County officials are welcoming the chance to take charge of certain programs, while expressing great concern about handling others. Unsurprisingly, the big question is money -- whether the state will send enough cash to localities to fund the missions it expects them to carry out. “There’s a lot of anxiety,” says Jean Kinney Hurst, a legislative representative with CSAC. “We’re talking about $6 billion worth of programs, many of which counties have never done before.”
Similar anxieties are being expressed elsewhere around the country. Other states may not be holding the same overt policy debate about whether localities should take on a larger load, but the question is nonetheless being posed in the form of budget cuts that leave localities more on their own. “There’s a potential,” says Ellis Hankins, executive director of the North Carolina League of Municipalities, “for local elected officials to have to pick up more of the burden and increase the taxes to pay for more public services.”

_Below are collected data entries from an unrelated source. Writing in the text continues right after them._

// fog_fpga_top: FPGA logic of a digital dual closed-loop fiber optic gyroscope.
//
// The detector signal arrives from the 12-bit A/D converter. The
// demodulator integrates it over each half of the +/-pi/2 square-wave bias
// and subtracts the halves (ERD). The first loop adds ERD into the step
// height (ADD1), the step height is accumulated into a ladder wave that
// rises one step per fiber transit time and wraps at 2*pi (ADD2), and ladder
// plus square wave go to the 16-bit main D/A converter that drives the phase
// modulator. The step height cancels the Sagnac phase and is the rate
// output. The second loop watches the periods that hold a 2*pi reset (RF),
// compares their ERD (RD) with that of normal periods (CD), signs the
// difference with the ladder direction (IDM) and accumulates it into the
// code of the 14-bit assistant D/A converter, which sets the main
// converter's reference so that a reset stays exactly 2*pi.
//
// The pins follow the FPGA's connection to the A/D sheet, the D/A sheet and
// the interface connector of the source design: AD[0..11], ADCLK and the
// output-disable pin of the A/D converter; BD[0..15] and DACLK of the main
// D/A converter; SDACS2, FS2, SDACLK2 and SDAIN2 of the assistant D/A
// converter; the serial pair S+/S- and the active-low reset RST. The serial
// port that the A/D sheet also carries (SDACS1, SDACLK, SDAIN, FS) is not
// driven: its purpose is not described. Parallel copies of the rate word,
// the step height and the assistant code, and a status word with the loop
// events (resets, ladder direction, saturation), are brought out for test.
//
// Timing: all logic runs on clk; one A/D sample every CLK_DIV clks, a half
// cycle of HALF_SAMPLES samples. A new main D/A code is latched 4 clks after
// the last sample of a half cycle.
module fog_fpga_top
  import fog_pkg::*;
#(
  parameter int unsigned CLK_DIV      = 2,     // clks per A/D sample
  parameter int unsigned HALF_SAMPLES = 48,    // samples per half cycle
  parameter int unsigned INT_SAMPLES  = 32,    // integrated samples per half
  parameter int unsigned K_SHIFT      = 4,     // first loop gain
  parameter int unsigned A_SHIFT      = 3,     // second loop gain
  parameter int unsigned SCLK_HALF    = 2,     // assistant D/A serial clock
  parameter int unsigned OUT_HALVES   = 3160,  // rate output window
  parameter int unsigned BAUD_DIV     = 260    // serial rate output bit time
) (
  input  logic             clk,
  input  logic             rst_n,     // RST, active low
  // A/D converter
  input  logic [ADC_W-1:0] ad,
  output logic             adclk,
  output logic             opdis_n,
  // main D/A converter
  output dac_code_t        bd,
  output logic             daclk,
  // assistant D/A converter
  output logic             sdacs2_n,
  output logic             fs2_n,
  output logic             sdaclk2,
  output logic             sdain2,
  // serial rate output
  output logic             s_p,
  output logic             s_n,
  // parallel observation
  output rate_t            rate,
  output logic             rate_valid,
  output step_t            step,
  output aux_code_t        aux,
  output fog_status_t      status
);
  sample_t    sample;
  logic       sample_valid;
  logic       sq, int_en, half_end, period_end;
  erd_t       erd, rd, cd;
  logic       erd_valid, step_sat;
  ladder_t    ladder;
  logic       next_sq, ladder_valid;
  dac_code_t  code;
  logic       code_sq, code_valid;
  logic       rf, rf_valid;
  reset_dir_e rf_dir, half_dir, rd_dir;
  logic       up, rd_valid, aux_valid, aux_sat, spi_busy, rate_dropped;

  adc_if #(.CLK_DIV(CLK_DIV)) u_adc (
    .clk, .rst_n, .ad, .adclk, .opdis_n, .sample, .sample_valid
  );

  mod_timing #(.HALF_SAMPLES(HALF_SAMPLES), .INT_SAMPLES(INT_SAMPLES)) u_timing (
    .clk, .rst_n, .sample_valid, .sq, .int_en, .half_end, .period_end
  );

  demodulator u_dem (
    .clk, .rst_n, .sample, .sq, .int_en, .half_end, .erd, .erd_valid
  );

  step_integrator #(.K_SHIFT(K_SHIFT)) u_add1 (
    .clk, .rst_n, .erd, .erd_valid, .step, .sat(step_sat)
  );

  ladder_gen u_add2 (
    .clk, .rst_n, .step, .half_end, .sq, .ladder, .next_sq, .ladder_valid
  );

  wave_composer u_comp (
    .clk, .rst_n, .ladder, .sq(next_sq), .ladder_valid, .code, .code_sq, .code_valid
  );

  reset_flag u_rf (
    .clk, .rst_n, .code, .code_sq, .code_valid, .rf, .rf_dir, .half_dir, .rf_valid
  );

  idm u_idm (
    .clk, .rst_n, .ladder, .ladder_valid, .up
  );

  erd_select u_rdcd (
    .clk, .rst_n, .erd, .erd_valid, .rf, .rf_dir, .rd, .cd, .rd_dir, .rd_valid
  );

  gain_loop #(.A_SHIFT(A_SHIFT)) u_gain (
    .clk, .rst_n, .rd, .cd, .rd_valid, .up, .aux, .aux_valid, .sat(aux_sat)
  );

  main_dac_if u_dac (
    .clk, .rst_n, .code, .code_valid, .bd, .daclk
  );

  spi_dac_if #(.DATA_W(AUX_W), .FRAME_W(16), .SCLK_HALF(SCLK_HALF)) u_spi (
    .clk, .rst_n, .data(aux), .start(aux_valid),
    .cs_n(sdacs2_n), .fs_n(fs2_n), .sclk(sdaclk2), .sdin(sdain2), .busy(spi_busy)
  );

  always_comb begin
    status.rf_valid     = rf_valid;
    status.rf           = rf;
    status.rf_dir       = rf_dir;
    status.half_dir     = half_dir;
    status.rd_dir       = rd_dir;
    status.rd_valid     = rd_valid;
    status.up           = up;
    status.step_sat     = step_sat;
    status.aux_sat      = aux_sat;
    status.spi_busy     = spi_busy;
    status.rate_dropped = rate_dropped;
    status.period_end   = period_end;
  end

  rate_output #(.OUT_HALVES(OUT_HALVES), .BAUD_DIV(BAUD_DIV)) u_rate (
    .clk, .rst_n, .step, .step_valid(ladder_valid),
    .rate, .rate_valid, .dropped(rate_dropped), .s_p, .s_n
  );
endmodule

There’s nothing new in this. States always cut aid to local governments in recessions. During the ongoing state budget crunch, the cuts have grown so deep that many officials at the local level are complaining that states are doing to them what Washington does to the states -- passing on more mandates even while cutting funding.
“We want to make sure that, at a minimum, states don’t try to balance their budgets on the backs of cities by mandating that local governments do what historically has been done by states,” says Don Borut, executive director of the National League of Cities. “And we don’t want the states preempting or putting restraints on how cities can raise money.”

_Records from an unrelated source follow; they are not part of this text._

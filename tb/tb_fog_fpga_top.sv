// tb_fog_fpga_top: end-to-end test of the closed-loop controller at its
// default parameters, against the behavioural gyroscope model.
//
// Three scenarios run back to back on the same controller:
//   A  positive Sagnac phase (falling ladder, downward 2*pi resets) with a
//      +3 % modulation gain error;
//   B  negative Sagnac phase (rising ladder, upward resets) with a -2 % error;
//   C  a Sagnac phase beyond pi/2, which must drive the step height into
//      its limit.
// After A and B the step height must equal the Sagnac phase in ladder LSB
// (within 0.5 %), the second loop must have brought the gain error under
// 0.3 %, and the rate word must equal the window sum of the step height.
// The serial rate frames are decoded and compared with the parallel rate
// word, the assistant D/A frames are received by the model, and the main
// D/A latch interval is checked against one half cycle (96 clks) and the
// rate word interval against 3160 half cycles. Each loop
// mechanism (resets in both directions, reset periods, second-loop updates,
// both ladder directions, rate words, serial frames, assistant D/A frames,
// step saturation) is counted and must occur.
module tb_fog_fpga_top;
  import fog_pkg::*;

  localparam int unsigned HALF_CLKS = 96;    // 48 samples x 2 clks
  localparam int unsigned BAUD      = 260;
  localparam int unsigned WINDOW    = 3160;
  localparam real         PI        = 3.14159265358979;

  logic clk = 1'b0, rst_n = 1'b0;
  always #1 clk = ~clk;

  logic [11:0] ad;
  logic adclk, opdis_n, daclk, sdacs2_n, fs2_n, sdaclk2, sdain2, s_p, s_n, rate_valid;
  dac_code_t bd;
  rate_t rate;
  step_t step;
  aux_code_t aux;
  fog_status_t st;
  logic [13:0] model_aux;
  real phi_s = 0.0, eps0 = 0.0, eps;

  fog_fpga_top dut (
    .clk, .rst_n, .ad, .adclk, .opdis_n, .bd, .daclk,
    .sdacs2_n, .fs2_n, .sdaclk2, .sdain2, .s_p, .s_n,
    .rate, .rate_valid, .step, .aux, .status(st)
  );

  fog_plant_model plant (
    .adclk, .bd, .daclk, .sdacs_n(sdacs2_n), .sdaclk(sdaclk2), .sdain(sdain2),
    .phi_s, .eps0, .ad, .aux(model_aux), .eps
  );

  int checks = 0, failures = 0;
  int n_down = 0, n_up = 0, n_rf = 0, n_rd = 0, n_idm_up = 0, n_idm_dn = 0;
  int n_rate = 0, n_frames = 0, n_spi = 0, n_sat = 0, n_periods = 0;
  longint cyc = 0;

  task automatic check(input bit ok, input string what);
    checks++;
    if (!ok) begin
      failures++;
      $display("FAIL: %s", what);
    end
  endtask

  always @(posedge clk) begin
    cyc <= cyc + 1;
    if (rst_n) begin
      if (st.half_dir == RST_DOWN) n_down++;
      if (st.half_dir == RST_UP)   n_up++;
      if (st.rf_valid && st.rf)    n_rf++;
      if (st.rd_valid)             n_rd++;
      if (st.step_sat)             n_sat++;
      if (st.period_end) begin
        n_periods++;
        if (st.up) n_idm_up++; else n_idm_dn++;
      end
    end
  end

  // Main D/A latch interval: one code per half cycle.
  longint last_daclk = -1;
  int daclk_seen = 0;
  always @(posedge daclk) if (rst_n) begin
    if (last_daclk >= 0 && daclk_seen < 2000) begin
      daclk_seen++;
      check(cyc - last_daclk == HALF_CLKS, "main D/A latch interval");
    end
    last_daclk = cyc;
  end

  // Assistant D/A frames: the model's code must follow the controller's.
  always @(posedge sdacs2_n) if (rst_n) begin
    n_spi++;
    #1 check(model_aux == aux, "assistant D/A code received over SPI");
  end

  // Serial rate frames: header then the rate word, MSB first.
  rate_t last_rate;
  longint last_rate_cyc;
  always @(posedge clk) if (rst_n && rate_valid) begin
    last_rate <= rate;
    n_rate++;
    if (n_rate > 1)
      check(cyc - last_rate_cyc == longint'(WINDOW) * HALF_CLKS, $sformatf("one rate word per window (%0d clks at %0d)", cyc - last_rate_cyc, cyc));
    last_rate_cyc = cyc;
  end

  task automatic rx_byte(output logic [7:0] b);
    @(negedge s_p);
    repeat (BAUD / 2) @(posedge clk);
    check(s_p == 1'b0, "serial start bit");
    for (int i = 0; i < 8; i++) begin
      repeat (BAUD) @(posedge clk);
      b[i] = s_p;
    end
    repeat (BAUD) @(posedge clk);
    check(s_p == 1'b1, "serial stop bit");
  endtask

  initial begin : serial_rx
    logic [7:0] b;
    rate_t word;
    forever begin
      rx_byte(b);
      if (b == 8'hA5) begin
        word = '0;
        for (int k = 0; k < RATE_W / 8; k++) begin
          rx_byte(b);
          word = {word[RATE_W-9:0], b};
        end
        n_frames++;
        check(word == last_rate, "serial rate word equals parallel rate word");
      end
    end
  end

  always @(posedge clk) if (rst_n) begin
    if (s_n !== ~s_p) begin
      failures++;
      $display("FAIL: S- is not the complement of S+");
    end
  end

  task automatic run_periods(input int n);
    int start = n_periods;
    while (n_periods < start + n) @(posedge clk);
  endtask

  task automatic check_locked(input string tag);
    real want, got, r_want;
    want = -phi_s / (2.0 * PI) * real'(longint'(1) << LAD_W);
    got  = real'(step);
    $display("%s: step=%0d expected %0.1f, aux=%0d eps=%f, rate=%0d",
             tag, step, want, aux, eps, last_rate);
    check((got - want) < 0.005 * (want < 0 ? -want : want) &&
          (want - got) < 0.005 * (want < 0 ? -want : want), {tag, ": step height cancels the Sagnac phase"});
    check(eps < 0.003 && eps > -0.003, {tag, ": second loop removed the gain error"});
    r_want = want * WINDOW;
    check(real'(last_rate) - r_want < 0.01 * (r_want < 0 ? -r_want : r_want) &&
          r_want - real'(last_rate) < 0.01 * (r_want < 0 ? -r_want : r_want),
          {tag, ": rate word is the window sum of the step height"});
  endtask

  initial begin : watchdog
    repeat (3_000_000) @(posedge clk);
    failures++;
    $display("FAIL: watchdog expired");
    $display("TB_RESULT checks=%0d failures=%0d", checks, failures);
    $finish;
  end

  initial begin
    repeat (10) @(posedge clk);
    rst_n = 1'b1;
    repeat (2) @(posedge clk);
    check(opdis_n == 1'b1, "A/D output enabled after reset");

    phi_s = 0.10; eps0 = 0.03;
    run_periods(4000);
    check_locked("A");

    phi_s = -0.15; eps0 = -0.02;
    run_periods(4000);
    check_locked("B");

    phi_s = 1.8;
    run_periods(200);

    $display("events: resets down=%0d up=%0d reset periods=%0d second-loop updates=%0d",
             n_down, n_up, n_rf, n_rd);
    $display("events: periods up=%0d down=%0d rate words=%0d serial frames=%0d spi frames=%0d step sat=%0d",
             n_idm_up, n_idm_dn, n_rate, n_frames, n_spi, n_sat);
    check(n_down > 0, "downward 2*pi reset occurred");
    check(n_up > 0, "upward 2*pi reset occurred");
    check(n_rf > 0, "reset period flagged");
    check(n_rd > 0, "second loop updated");
    check(n_idm_up > 0, "IDM saw a rising ladder");
    check(n_idm_dn > 0, "IDM saw a falling ladder");
    check(n_rate > 0, "rate word produced");
    check(n_frames > 0, "serial rate frame received");
    check(n_spi > 0, "assistant D/A frame sent");
    check(n_sat > 0, "step height saturated");
    $display("TB_RESULT checks=%0d failures=%0d", checks, failures);
    $finish;
  end
endmodule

Devolution by budget cut is happening all over the country. Very few states still have a line item called “aid to localities.” But program responsibilities -- and finances -- are all mixed up between the state and local levels across a broad range of program areas, including health, public safety and the big cost driver of education.
States have slashed billions over the past couple of years that otherwise would have gone to local governments. In Massachusetts, for example, Gov. Deval Patrick has proposed cutting direct municipal aid for the fourth year in a row. His package would bring the total cut to more than $481 million, or 37 percent. Beverly, Mass., Mayor William Scanlon says such cuts are “really painful,” because state aid is the second largest share of his city’s revenue. But cuts in total state aid to localities -- education has been better protected than municipal aid -- aren’t out of line with levels of Massachusetts’ spending cuts overall. Scanlon says he recognizes that the governor and legislators have had little choice in the matter. “The state’s revenues have fallen off the table,” Scanlon says. “If I was in their shoes, I’m afraid I would do what they’ve done.”
What Scanlon and other mayors object to, however, is the state backing out on prior promises -- failing to return what are really local revenues. Massachusetts established a program back in the 1970s to encourage police officers to continue their education by increasing their salaries when they receive degrees in higher education. The state promised localities it would pick up 50 percent of the tab. Under that formula, the state’s share for the coming year stands at nearly $60 million, but Patrick’s budget only provides $5 million. Court decisions suggest that localities may be on the hook for the rest.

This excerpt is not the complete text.